• _Task material_
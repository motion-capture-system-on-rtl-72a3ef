// tb_fx_divider: checks the signed fixed-point divider and its latency.
//
// Random numerators and denominators (including small, negative, zero and
// overflowing cases) are divided; the expected quotient is
// sign * floor(|num| * 64 / |den|), clamped to the 18-bit range, and a zero
// denominator gives the clamp value with the numerator's sign. 'done' must
// come exactly 25 clocks after 'start'.
module tb_fx_divider;
  import mocap_pkg::*;
  logic clk = 0, rst = 1, start = 0;
  fx_t num = 0, den = 0, quot;
  logic busy, done;
  int checks = 0, failures = 0;

  fx_divider dut (.clk, .rst, .start, .num, .den, .busy, .done, .quot);

  always #5 clk = ~clk;

  function automatic longint expect_q(input longint n, input longint d);
    longint q;
    if (d == 0) return (n < 0) ? -131072 : 131071;
    q = ((n < 0 ? -n : n) * 64) / (d < 0 ? -d : d);
    if ((n < 0) != (d < 0)) q = -q;
    if (q > 131071) q = 131071;
    if (q < -131072) q = -131072;
    return q;
  endfunction

  initial begin
    #2000000;
    failures++;
    $display("TB_RESULT checks=%0d failures=%0d", checks, failures);
    $finish;
  end

  initial begin
    repeat (3) @(posedge clk);
    @(negedge clk) rst = 0;
    for (int i = 0; i < 600; i++) begin
      int lat, sel;
      longint e;
      sel = $urandom_range(5);
      num = fx_t'($urandom);
      case (sel)
        0: den = '0;
        1: den = fx_t'($urandom_range(1, 8));
        2: den = -fx_t'($urandom_range(1, 300));
        default: den = fx_t'($urandom);
      endcase
      e = expect_q(longint'(num), longint'(den));
      @(negedge clk) start = 1;
      @(negedge clk) start = 0;
      lat = 0;
      while (!done && lat < 100) begin @(negedge clk); lat++; end
      checks++;
      if (longint'(quot) != e || lat != 25) begin
        failures++;
        if (failures < 10) $display("%0d / %0d: got %0d exp %0d latency %0d", num, den, quot, e, lat);
      end
    end
    $display("TB_RESULT checks=%0d failures=%0d", checks, failures);
    $finish;
  end
endmodule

• _Exercise requirements_
All of the material is to be duplicated exactly.

• _Response_
repository motion-capture-system-on-rtl-72a3ef
// tb_fx_divider: checks the signed fixed-point divider and its latency.
//
// Random numerators and denominators (including small, negative, zero and
// overflowing cases) are divided; the expected quotient is
// sign * floor(|num| * 64 / |den|), clamped to the 18-bit range, and a zero
// denominator gives the clamp value with the numerator's sign. 'done' must
// come exactly 25 clocks after 'start'.
module tb_fx_divider;
  import mocap_pkg::*;
  logic clk = 0, rst = 1, start = 0;
  fx_t num = 0, den = 0, quot;
  logic busy, done;
  int checks = 0, failures = 0;

  fx_divider dut (.clk, .rst, .start, .num, .den, .busy, .done, .quot);

  always #5 clk = ~clk;

  function automatic longint expect_q(input longint n, input longint d);
    longint q;
    if (d == 0) return (n < 0) ? -131072 : 131071;
    q = ((n < 0 ? -n : n) * 64) / (d < 0 ? -d : d);
    if ((n < 0) != (d < 0)) q = -q;
    if (q > 131071) q = 131071;
    if (q < -131072) q = -131072;
    return q;
  endfunction

  initial begin
    #2000000;
    failures++;
    $display("TB_RESULT checks=%0d failures=%0d", checks, failures);
    $finish;
  end

  initial begin
    repeat (3) @(posedge clk);
    @(negedge clk) rst = 0;
    for (int i = 0; i < 600; i++) begin
      int lat, sel;
      longint e;
      sel = $urandom_range(5);
      num = fx_t'($urandom);
      case (sel)
        0: den = '0;
        1: den = fx_t'($urandom_range(1, 8));
        2: den = -fx_t'($urandom_range(1, 300));
        default: den = fx_t'($urandom);
      endcase
      e = expect_q(longint'(num), longint'(den));
      @(negedge clk) start = 1;
      @(negedge clk) start = 0;
      lat = 0;
      while (!done && lat < 100) begin @(negedge clk); lat++; end
      checks++;
      if (longint'(quot) != e || lat != 25) begin
        failures++;
        if (failures < 10) $display("%0d / %0d: got %0d exp %0d latency %0d", num, den, quot, e, lat);
      end
    end
    $display("TB_RESULT checks=%0d failures=%0d", checks, failures);
    $finish;
  end
endmodule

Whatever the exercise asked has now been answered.